Go over the data and copy out each line with "waiting" in it.

[Records from a data source]
━━━━━━━━━━━━━━━━━━━━

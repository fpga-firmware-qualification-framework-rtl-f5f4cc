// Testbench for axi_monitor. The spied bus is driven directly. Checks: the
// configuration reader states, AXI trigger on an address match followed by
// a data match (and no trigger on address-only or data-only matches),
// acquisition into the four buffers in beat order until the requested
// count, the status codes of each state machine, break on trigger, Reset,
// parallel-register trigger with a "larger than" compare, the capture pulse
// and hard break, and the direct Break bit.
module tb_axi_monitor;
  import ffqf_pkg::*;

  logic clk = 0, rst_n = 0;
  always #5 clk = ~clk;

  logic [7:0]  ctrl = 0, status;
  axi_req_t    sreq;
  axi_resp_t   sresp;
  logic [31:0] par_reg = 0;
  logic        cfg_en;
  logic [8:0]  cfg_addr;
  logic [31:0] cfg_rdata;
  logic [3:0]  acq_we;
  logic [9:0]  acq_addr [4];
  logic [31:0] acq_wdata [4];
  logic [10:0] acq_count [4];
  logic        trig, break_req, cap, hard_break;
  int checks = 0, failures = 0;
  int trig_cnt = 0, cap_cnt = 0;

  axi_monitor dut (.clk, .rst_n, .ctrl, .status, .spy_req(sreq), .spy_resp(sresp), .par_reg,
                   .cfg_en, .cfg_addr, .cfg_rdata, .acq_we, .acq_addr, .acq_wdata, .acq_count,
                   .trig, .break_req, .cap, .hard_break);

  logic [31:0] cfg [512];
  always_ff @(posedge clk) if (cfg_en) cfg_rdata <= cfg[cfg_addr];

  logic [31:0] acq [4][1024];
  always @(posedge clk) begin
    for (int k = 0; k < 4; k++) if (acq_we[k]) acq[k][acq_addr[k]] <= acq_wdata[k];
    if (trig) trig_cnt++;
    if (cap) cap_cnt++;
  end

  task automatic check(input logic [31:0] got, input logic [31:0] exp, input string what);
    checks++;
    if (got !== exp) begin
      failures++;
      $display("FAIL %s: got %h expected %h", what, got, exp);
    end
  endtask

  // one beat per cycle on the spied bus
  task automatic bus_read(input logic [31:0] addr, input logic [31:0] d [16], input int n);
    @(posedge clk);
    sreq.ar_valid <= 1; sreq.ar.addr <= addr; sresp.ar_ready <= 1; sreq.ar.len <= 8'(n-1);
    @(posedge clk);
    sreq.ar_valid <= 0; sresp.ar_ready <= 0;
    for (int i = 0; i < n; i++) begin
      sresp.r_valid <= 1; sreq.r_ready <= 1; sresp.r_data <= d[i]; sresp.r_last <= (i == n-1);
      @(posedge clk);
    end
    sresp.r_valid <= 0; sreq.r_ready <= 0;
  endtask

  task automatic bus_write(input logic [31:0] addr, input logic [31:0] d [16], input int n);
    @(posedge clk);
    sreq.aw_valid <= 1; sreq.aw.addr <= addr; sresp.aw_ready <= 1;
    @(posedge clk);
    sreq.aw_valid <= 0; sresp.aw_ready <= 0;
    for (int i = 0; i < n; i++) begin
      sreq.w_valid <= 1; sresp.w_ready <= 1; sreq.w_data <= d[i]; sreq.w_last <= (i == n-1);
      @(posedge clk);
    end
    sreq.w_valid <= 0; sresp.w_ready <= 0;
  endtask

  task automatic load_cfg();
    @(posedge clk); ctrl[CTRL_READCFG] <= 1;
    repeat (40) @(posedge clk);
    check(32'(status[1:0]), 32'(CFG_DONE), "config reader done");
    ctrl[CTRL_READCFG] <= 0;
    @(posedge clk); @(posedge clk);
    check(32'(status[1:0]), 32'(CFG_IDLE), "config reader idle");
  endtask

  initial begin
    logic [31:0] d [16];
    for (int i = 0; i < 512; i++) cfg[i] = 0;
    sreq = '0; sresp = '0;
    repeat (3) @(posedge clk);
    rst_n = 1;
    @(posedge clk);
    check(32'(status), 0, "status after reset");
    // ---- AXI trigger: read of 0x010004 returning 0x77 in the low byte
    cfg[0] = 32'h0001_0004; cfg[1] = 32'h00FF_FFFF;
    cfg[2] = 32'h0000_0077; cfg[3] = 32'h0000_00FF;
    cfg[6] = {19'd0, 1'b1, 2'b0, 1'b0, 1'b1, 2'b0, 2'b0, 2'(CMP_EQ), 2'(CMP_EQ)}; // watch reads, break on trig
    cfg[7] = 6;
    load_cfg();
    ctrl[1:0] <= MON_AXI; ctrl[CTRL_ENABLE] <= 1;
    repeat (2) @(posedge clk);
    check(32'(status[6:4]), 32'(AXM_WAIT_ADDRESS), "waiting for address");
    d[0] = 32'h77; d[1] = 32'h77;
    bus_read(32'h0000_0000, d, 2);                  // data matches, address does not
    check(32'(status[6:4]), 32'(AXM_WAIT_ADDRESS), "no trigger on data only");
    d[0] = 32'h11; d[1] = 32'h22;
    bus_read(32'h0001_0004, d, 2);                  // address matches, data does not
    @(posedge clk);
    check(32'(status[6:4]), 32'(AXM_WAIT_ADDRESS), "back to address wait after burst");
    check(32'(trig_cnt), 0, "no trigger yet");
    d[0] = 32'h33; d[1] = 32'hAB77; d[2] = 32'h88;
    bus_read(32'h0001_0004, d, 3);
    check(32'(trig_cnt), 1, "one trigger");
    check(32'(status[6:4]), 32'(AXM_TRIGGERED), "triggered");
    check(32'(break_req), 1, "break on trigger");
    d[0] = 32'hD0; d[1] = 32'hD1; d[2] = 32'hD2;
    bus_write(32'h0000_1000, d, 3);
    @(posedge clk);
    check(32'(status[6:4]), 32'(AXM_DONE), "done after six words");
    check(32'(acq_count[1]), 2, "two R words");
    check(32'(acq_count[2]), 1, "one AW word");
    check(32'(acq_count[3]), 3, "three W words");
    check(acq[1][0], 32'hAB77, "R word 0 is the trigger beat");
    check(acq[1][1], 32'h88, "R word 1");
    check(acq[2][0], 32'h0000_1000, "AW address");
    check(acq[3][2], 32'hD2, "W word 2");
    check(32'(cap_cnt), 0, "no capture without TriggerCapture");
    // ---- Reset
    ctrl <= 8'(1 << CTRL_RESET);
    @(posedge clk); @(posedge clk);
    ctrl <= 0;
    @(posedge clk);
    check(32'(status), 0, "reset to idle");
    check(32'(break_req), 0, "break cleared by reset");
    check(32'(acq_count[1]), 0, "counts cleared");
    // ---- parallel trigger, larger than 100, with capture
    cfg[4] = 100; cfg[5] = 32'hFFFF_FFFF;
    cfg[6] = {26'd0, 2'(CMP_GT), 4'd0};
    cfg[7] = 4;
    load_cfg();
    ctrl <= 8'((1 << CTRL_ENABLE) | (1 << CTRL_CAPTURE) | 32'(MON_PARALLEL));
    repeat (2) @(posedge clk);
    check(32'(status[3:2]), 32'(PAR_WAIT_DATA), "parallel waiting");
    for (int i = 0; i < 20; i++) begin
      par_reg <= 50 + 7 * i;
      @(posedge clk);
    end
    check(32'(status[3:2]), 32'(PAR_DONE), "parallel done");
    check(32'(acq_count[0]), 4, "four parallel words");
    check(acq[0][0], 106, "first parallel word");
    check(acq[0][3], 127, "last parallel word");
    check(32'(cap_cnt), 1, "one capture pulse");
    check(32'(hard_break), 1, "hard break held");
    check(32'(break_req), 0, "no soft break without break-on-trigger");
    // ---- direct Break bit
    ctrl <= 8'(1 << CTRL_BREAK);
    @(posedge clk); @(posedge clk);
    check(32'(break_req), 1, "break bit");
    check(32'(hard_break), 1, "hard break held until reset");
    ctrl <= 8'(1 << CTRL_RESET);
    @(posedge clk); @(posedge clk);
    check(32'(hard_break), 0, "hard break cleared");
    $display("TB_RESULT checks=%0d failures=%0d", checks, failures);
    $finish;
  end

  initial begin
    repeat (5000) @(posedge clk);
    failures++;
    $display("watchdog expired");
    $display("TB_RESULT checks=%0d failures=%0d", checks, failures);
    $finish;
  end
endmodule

━━━━━━━━━━━━━━━━━━━━

Answer to this problem ->
    check(32'(status[6:4]), 32'(AXM_WAIT_ADDRESS), "waiting for address");
    check(32'(status[3:2]), 32'(PAR_WAIT_DATA), "parallel waiting");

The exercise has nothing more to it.